### Problem requirements
Locate the string "synthetic" in the records below. Copy every line where it occurs.

Saved entries:
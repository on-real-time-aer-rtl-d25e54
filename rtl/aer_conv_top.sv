// Top level: the AER convolution chip and the synthetic AER generator used
// to drive it, side by side.
//
// The two are separate pieces of hardware, each with all of its own ports
// brought out: the convolution chip (prefix none), and the frame-to-event
// generator (prefix gen_), which in a test set-up sits on a host's bus and
// feeds its event stream to the chip's AER input. Connecting gen_aer_* to
// in_* (coordinates zero-extended, sign 0) reproduces that set-up. The
// generator's 64 x 64 frame covers a tiled chip window as well as a single
// 16 x 16 chip.
module aer_conv_top
  import conv_pkg::*;
(
  input  logic                    clk,
  input  logic                    rst_n,
  // convolution chip: AER input
  input  in_event_t               in_addr,
  input  logic                    in_rqst,
  output logic                    in_ack,
  // convolution chip: configuration and kernel RAM
  input  logic                    cfg_we,
  input  cfg_addr_e               cfg_addr,
  input  logic [AW-1:0]           cfg_data,
  input  logic                    ram_state,
  input  logic                    ram_data_in,
  input  logic                    ram_shift,
  input  logic                    ram_wr,
  input  logic [PW_W-1:0]         pulse_width,
  input  logic [ACC_W-2:0]        fire_threshold,
  // convolution chip: AER output
  output logic                    out_sign,
  output logic [$clog2(N_PIX)-1:0] out_x,
  output logic [$clog2(N_PIX)-1:0] out_y,
  output logic                    out_rqst,
  input  logic                    out_ack,
  // convolution chip: I-Pot chain
  input  logic                    ipot_sclk,
  input  logic                    ipot_shift,
  input  logic                    ipot_data_in,
  output logic                    ipot_data_out,
  output logic [2**IPOT_A_W-1:0]  ipot_range_sel [N_IPOT],
  output logic [IPOT_B_W-1:0]     ipot_dac_code  [N_IPOT],
  output logic [N_IPOT-1:0]       ipot_to_test,
  // convolution chip: status
  output logic                    evt_taken,
  output win_class_e              evt_class,
  output logic                    queue_full,
  output logic                    busy,
  // synthetic AER generator
  input  logic                    gen_host_we,
  input  logic [11:0]             gen_host_addr,
  input  logic [7:0]              gen_host_data,
  input  logic                    gen_enable,
  output logic [5:0]              gen_aer_x,
  output logic [5:0]              gen_aer_y,
  output logic                    gen_aer_req,
  input  logic                    gen_aer_ack,
  output logic [31:0]             gen_steps
);

  conv_chip u_chip (
    .clk, .rst_n,
    .in_addr, .in_rqst, .in_ack,
    .cfg_we, .cfg_addr, .cfg_data,
    .ram_state, .ram_data_in, .ram_shift, .ram_wr,
    .pulse_width, .fire_threshold,
    .out_sign, .out_x, .out_y, .out_rqst, .out_ack,
    .ipot_sclk, .ipot_shift, .ipot_data_in, .ipot_data_out,
    .ipot_range_sel, .ipot_dac_code, .ipot_to_test,
    .evt_taken, .evt_class, .queue_full, .busy
  );

  aer_rand_gen u_gen (
    .clk, .rst_n,
    .host_we  (gen_host_we),
    .host_addr(gen_host_addr),
    .host_data(gen_host_data),
    .enable   (gen_enable),
    .aer_x    (gen_aer_x),
    .aer_y    (gen_aer_y),
    .aer_req  (gen_aer_req),
    .aer_ack  (gen_aer_ack),
    .steps    (gen_steps)
  );

endmodule
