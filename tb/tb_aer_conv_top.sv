// End-to-end testbench for aer_conv_top with every parameter at its
// default: the synthetic AER generator holds a 64 x 64 frame with a
// vertical edge (dark left half, bright right half, plus a bright square),
// and its event stream is bridged, coordinates zero-extended and sign
// positive, into the convolution chip's AER input. The chip covers the
// window x 24..39, y 20..35 of that frame and holds a 3 x 3 vertical-edge
// kernel (negative left column, positive right column). Every bridged event
// is also applied to an event-level reference of the chip, and the
// positive and negative output events of every pixel are compared with it
// exactly. A pixel at x gets 12 * (I(x-1) - I(x+1)) per unit of input
// rate, so the rising edge at x = 32 must give negative events on columns
// 31 and 32, the square's falling edge positive events on columns 29 and
// 30, and the flat bright area (where the net charge averages zero) far
// fewer. A 30-cycle integration pulse makes the chip slower than the
// generator so that the input queue fills. Counted
// mechanisms, each of which must occur: generator events, input-queue
// stalls, events outside the window, the four window cases, left and right
// shifts, both output signs, a paused generator, a receiver holding Ack.
module tb_aer_conv_top;
  import conv_pkg::*;
  localparam int N = 16, AWID = 12, W = 30, NCELL = 31;
  localparam int XMIN = 24, YMIN = 20;
  logic clk = 0, rst_n = 0;
  in_event_t in_addr = '0;
  logic in_rqst = 0, in_ack;
  logic cfg_we = 0;
  cfg_addr_e cfg_addr = CFG_X_MIN;
  logic [AW-1:0] cfg_data = '0;
  logic ram_state = 0, ram_data_in = 0, ram_shift = 0, ram_wr = 0;
  logic [PW_W-1:0] pulse_width = PW_W'(W);
  logic [AWID-2:0] fire_threshold = 11'd1000;
  logic out_sign, out_rqst, out_ack = 0;
  logic [3:0] out_x, out_y;
  logic ipot_shift = 0, ipot_data_in = 0, ipot_data_out;
  logic [7:0] ipot_range_sel [NCELL];
  logic [7:0] ipot_dac_code [NCELL];
  logic [NCELL-1:0] ipot_to_test;
  logic evt_taken, queue_full, busy;
  win_class_e evt_class;
  wire ipot_sclk = clk;
  logic gen_host_we = 0, gen_enable = 0, gen_aer_req;
  logic [11:0] gen_host_addr = '0;
  logic [7:0] gen_host_data = '0;
  logic [5:0] gen_aer_x, gen_aer_y;
  logic gen_aer_ack;
  logic [31:0] gen_steps;
  int n_gen = 0, n_pause = 0;

  int checks = 0, failures = 0;
  int kern [N][N];           // [RAM row][RAM col], signed weight
  int acc [N][N];
  int exp_cnt [2][N][N], got_cnt [2][N][N];
  int s_cfg, r_cfg;
  int n_stall = 0, n_in_pos = 0, n_in_neg = 0, n_out_pos = 0, n_out_neg = 0, n_hold = 0;
  int n_left = 0, n_right = 0;
  int class_cnt [5];

  aer_conv_top dut (.*);
  always #5 clk = ~clk;

  task automatic check(input bit ok, input string what);
    checks++;
    if (!ok) begin failures++; if (failures < 20) $display("FAIL %s at %0t", what, $time); end
  endtask

  initial begin
    repeat (3000000) @(posedge clk);
    failures++;
    $display("watchdog expired");
    $display("TB_RESULT checks=%0d failures=%0d", checks, failures);
    $finish;
  end

  // ------------------------------------------------------------- helpers
  task automatic write_cfg(input cfg_addr_e a, input int v);
    @(negedge clk);
    cfg_we = 1; cfg_addr = a; cfg_data = AW'(v);
    @(negedge clk);
    cfg_we = 0;
  endtask

  task automatic load_kernel(input int s, input int r);
    ram_state = 0;
    for (int row = 0; row < N; row++) begin
      logic [4 + N*6 - 1:0] frame;
      for (int c = 0; c < N; c++) begin
        int w;
        w = (row <= 2*s && c <= 2*r) ? int'($urandom % 63) - 31 : 0;
        kern[row][c] = w;
        frame[(N-1-c)*6 +: 6] = {w < 0, 5'(w < 0 ? -w : w)};
      end
      frame[4 + N*6 - 1 -: 4] = 4'(row);
      for (int b = 0; b < 4 + N*6; b++) begin
        @(negedge clk);
        ram_data_in = frame[b]; ram_shift = 1;
      end
      @(negedge clk);
      ram_shift = 0; ram_wr = 1;
      @(negedge clk);
      ram_wr = 0;
    end
    @(negedge clk);
    ram_state = 1;
    write_cfg(CFG_S, s);
    write_cfg(CFG_R, r);
    s_cfg = s; r_cfg = r;
  endtask

  // Reference: apply one event to every pixel of the window.
  task automatic model_event(input in_event_t e);
    for (int rr = 0; rr < N; rr++) for (int c = 0; c < N; c++) begin
      int dx, dy, w, step;
      dx = XMIN + c - int'(e.x);
      dy = YMIN + rr - int'(e.y);
      if (dx < -r_cfg || dx > r_cfg || dy < -s_cfg || dy > s_cfg) continue;
      w = kern[dy + s_cfg][dx + r_cfg];
      if (w == 0) continue;
      step = e.sign ? -w : w;
      for (int k = 0; k < W; k++) begin
        acc[rr][c] += step;
        if (acc[rr][c] >= int'(fire_threshold)) begin exp_cnt[0][rr][c]++; acc[rr][c] = 0; end
        else if (acc[rr][c] <= -int'(fire_threshold)) begin exp_cnt[1][rr][c]++; acc[rr][c] = 0; end
      end
    end
  endtask

  task automatic send_event(input in_event_t e);
    in_addr = e;
    in_rqst = 1;
    if (e.sign) n_in_neg++; else n_in_pos++;
    while (!in_ack) begin
      @(posedge clk);
      if (queue_full) n_stall++;
      #1;
    end
    model_event(e);
    in_rqst = 0;
    wait (!in_ack);
    #1;
  endtask

  function automatic in_event_t rand_event(input int spread);
    in_event_t e;
    e.sign = 1'($urandom);
    e.x = AW'(XMIN - spread + int'($urandom % (N + 2 * spread)));
    e.y = AW'(YMIN - spread + int'($urandom % (N + 2 * spread)));
    return e;
  endfunction

  // Rewrite the kernel RAM from kern[][] (after the test edits it).
  task automatic reload_kernel();
    ram_state = 0;
    for (int row = 0; row < N; row++) begin
      logic [4 + N*6 - 1:0] frame;
      for (int c = 0; c < N; c++) begin
        automatic int w = kern[row][c];
        frame[(N-1-c)*6 +: 6] = {w < 0, 5'(w < 0 ? -w : w)};
      end
      frame[4 + N*6 - 1 -: 4] = 4'(row);
      for (int b = 0; b < 4 + N*6; b++) begin
        @(negedge clk);
        ram_data_in = frame[b]; ram_shift = 1;
      end
      @(negedge clk);
      ram_shift = 0; ram_wr = 1;
      @(negedge clk);
      ram_wr = 0;
    end
    @(negedge clk);
    ram_state = 1;
  endtask

  // Bridge: generator output to chip input, one handshake for each.
  logic in_ack_seen = 0;
  assign gen_aer_ack = in_ack_seen;
  initial begin
    wait (rst_n);
    forever begin
      in_event_t e;
      wait (gen_aer_req && !gen_aer_ack);
      e.sign = 0; e.x = AW'(gen_aer_x); e.y = AW'(gen_aer_y);
      n_gen++;
      send_event(e);
      in_ack_seen = 1;
      wait (!gen_aer_req);
      #1 in_ack_seen = 0;
    end
  end

  // ------------------------------------------------------------ monitors
  always @(posedge clk) if (rst_n) begin
    if (evt_taken) class_cnt[evt_class]++;
    if (dut.u_chip.row_load) begin
      if (dut.u_chip.shift_right && dut.u_chip.shift_mag != 0) n_right++;
      if (!dut.u_chip.shift_right) n_left++;
    end
  end

  initial begin
    wait (rst_n);
    forever begin
      wait (out_rqst && !out_ack);
      if ($urandom % 4 == 0) begin
        n_hold++;
        repeat (1 + $urandom % 5) @(posedge clk);
      end
      got_cnt[out_sign][out_y][out_x]++;
      if (out_sign) n_out_neg++; else n_out_pos++;
      #1 out_ack = 1;
      wait (!out_rqst);
      #1 out_ack = 0;
    end
  end

  task automatic compare_counts(input string phase);
    for (int sg = 0; sg < 2; sg++) for (int rr = 0; rr < N; rr++) for (int c = 0; c < N; c++) begin
      checks++;
      if (got_cnt[sg][rr][c] != exp_cnt[sg][rr][c]) begin
        failures++;
        if (failures < 20) $display("FAIL %s pixel (%0d,%0d) sign %0d: %0d events, expected %0d",
                                    phase, c, rr, sg, got_cnt[sg][rr][c], exp_cnt[sg][rr][c]);
      end
    end
  endtask

  task automatic drain();
    repeat (20) @(posedge clk);
    wait (!busy);
    repeat (1500) @(posedge clk);
  endtask

  // ----------------------------------------------------------------- main
  initial begin
    for (int rr = 0; rr < N; rr++) for (int c = 0; c < N; c++) begin
      acc[rr][c] = 0;
      for (int sg = 0; sg < 2; sg++) begin exp_cnt[sg][rr][c] = 0; got_cnt[sg][rr][c] = 0; end
    end
    repeat (3) @(negedge clk);
    rst_n = 1;
    // I-Pot chain: shift one programming word per cell.
    for (int b = 0; b < NCELL * 12; b++) begin
      @(negedge clk);
      ipot_data_in = 1'($urandom); ipot_shift = 1;
    end
    @(negedge clk);
    ipot_shift = 0;
    write_cfg(CFG_X_MIN, XMIN);
    write_cfg(CFG_X_MAX, XMIN + N - 1);
    write_cfg(CFG_Y_MIN, YMIN);
    write_cfg(CFG_Y_MAX, YMIN + N - 1);

    // 3 x 3 vertical-edge kernel: RAM rows 0..2, columns 0..2.
    load_kernel(1, 1);
    for (int row = 0; row < 3; row++) begin
      kern[row][0] = -12; kern[row][1] = 0; kern[row][2] = 12;
    end
    reload_kernel();
    // Frame: 40 left of x = 32, 200 from x = 32 on, a 4 x 4 square of 250
    // at x 26..29, y 26..29; zero outside x 16..47, y 12..43 so that most
    // events reach the chip's window.
    for (int a = 0; a < 4096; a++) begin
      automatic int x = a % 64, y = a / 64;
      @(negedge clk);
      gen_host_we = 1; gen_host_addr = 12'(a);
      gen_host_data = (x < 16 || x > 47 || y < 12 || y > 43) ? 8'd0 :
                      (x >= 26 && x <= 29 && y >= 26 && y <= 29) ? 8'd250 : (x >= 32) ? 8'd200 : 8'd40;
    end
    @(negedge clk);
    gen_host_we = 0;
    gen_enable = 1;
    wait (gen_steps == 40000);
    gen_enable = 0; n_pause++;
    repeat (200) @(posedge clk);
    gen_enable = 1;
    wait (gen_steps == 200000);
    gen_enable = 0;
    wait (!gen_aer_req);
    drain();
    compare_counts("stream");
    begin
      int edge_neg = 0, edge_pos = 0, sq_pos = 0, flat_p = 0, flat_n = 0;
      for (int rr = 0; rr < N; rr++) for (int c = 0; c < N; c++) begin
        if (XMIN + c == 31 || XMIN + c == 32) begin
          edge_neg += got_cnt[1][rr][c]; edge_pos += got_cnt[0][rr][c];
        end else if (XMIN + c >= 34) begin
          flat_p += got_cnt[0][rr][c]; flat_n += got_cnt[1][rr][c];
        end
        if ((XMIN + c == 29 || XMIN + c == 30) && YMIN + rr >= 26 && YMIN + rr <= 29)
          sq_pos += got_cnt[0][rr][c];
      end
      for (int c = 0; c < N; c++) begin
        automatic int sp = 0, sn = 0;
        for (int rr = 0; rr < N; rr++) begin sp += got_cnt[0][rr][c]; sn += got_cnt[1][rr][c]; end
        $display("column x=%0d: %0d positive, %0d negative", XMIN + c, sp, sn);
      end
      check(edge_neg > 100 && edge_neg > 20 * edge_pos, "rising edge gives negative events");
      check(sq_pos > 20, "square's falling edge gives positive events");
      check(3 * (flat_p > flat_n ? flat_p - flat_n : flat_n - flat_p) < flat_p + flat_n,
            "flat area balanced between signs");
    end
    check(n_gen > 1000, "generator produced events");
    check(n_pause > 0, "generator paused");
    check(n_stall > 0, "input queue full at least once");
    check(class_cnt[WIN_NONE] > 0, "events outside the window");
    check(class_cnt[WIN_BOTTOM] > 0, "top kernel rows on bottom array rows");
    check(class_cnt[WIN_TOP] > 0, "bottom kernel rows on top array rows");
    check(class_cnt[WIN_FULL] > 0, "whole kernel inside");
    check(n_left > 0 && n_right > 0, "left and right column shifts");
    check(n_out_pos > 0 && n_out_neg > 0, "both output signs");
    check(n_hold > 0, "receiver held Ack back");
    $display("stalls %0d, classes none/bottom/top/full %0d/%0d/%0d/%0d, shifts L/R %0d/%0d",
             n_stall, class_cnt[0], class_cnt[1], class_cnt[2], class_cnt[3], n_left, n_right);
    $display("generator events %0d, in +/- %0d/%0d, out +/- %0d/%0d, Ack holds %0d",
             n_gen, n_in_pos, n_in_neg, n_out_pos, n_out_neg, n_hold);
    $display("TB_RESULT checks=%0d failures=%0d", checks, failures);
    $finish;
  end
endmodule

### Task output
// Top level: the AER convolution chip and the synthetic AER generator used
  // synthetic AER generator
// default: the synthetic AER generator holds a 64 x 64 frame with a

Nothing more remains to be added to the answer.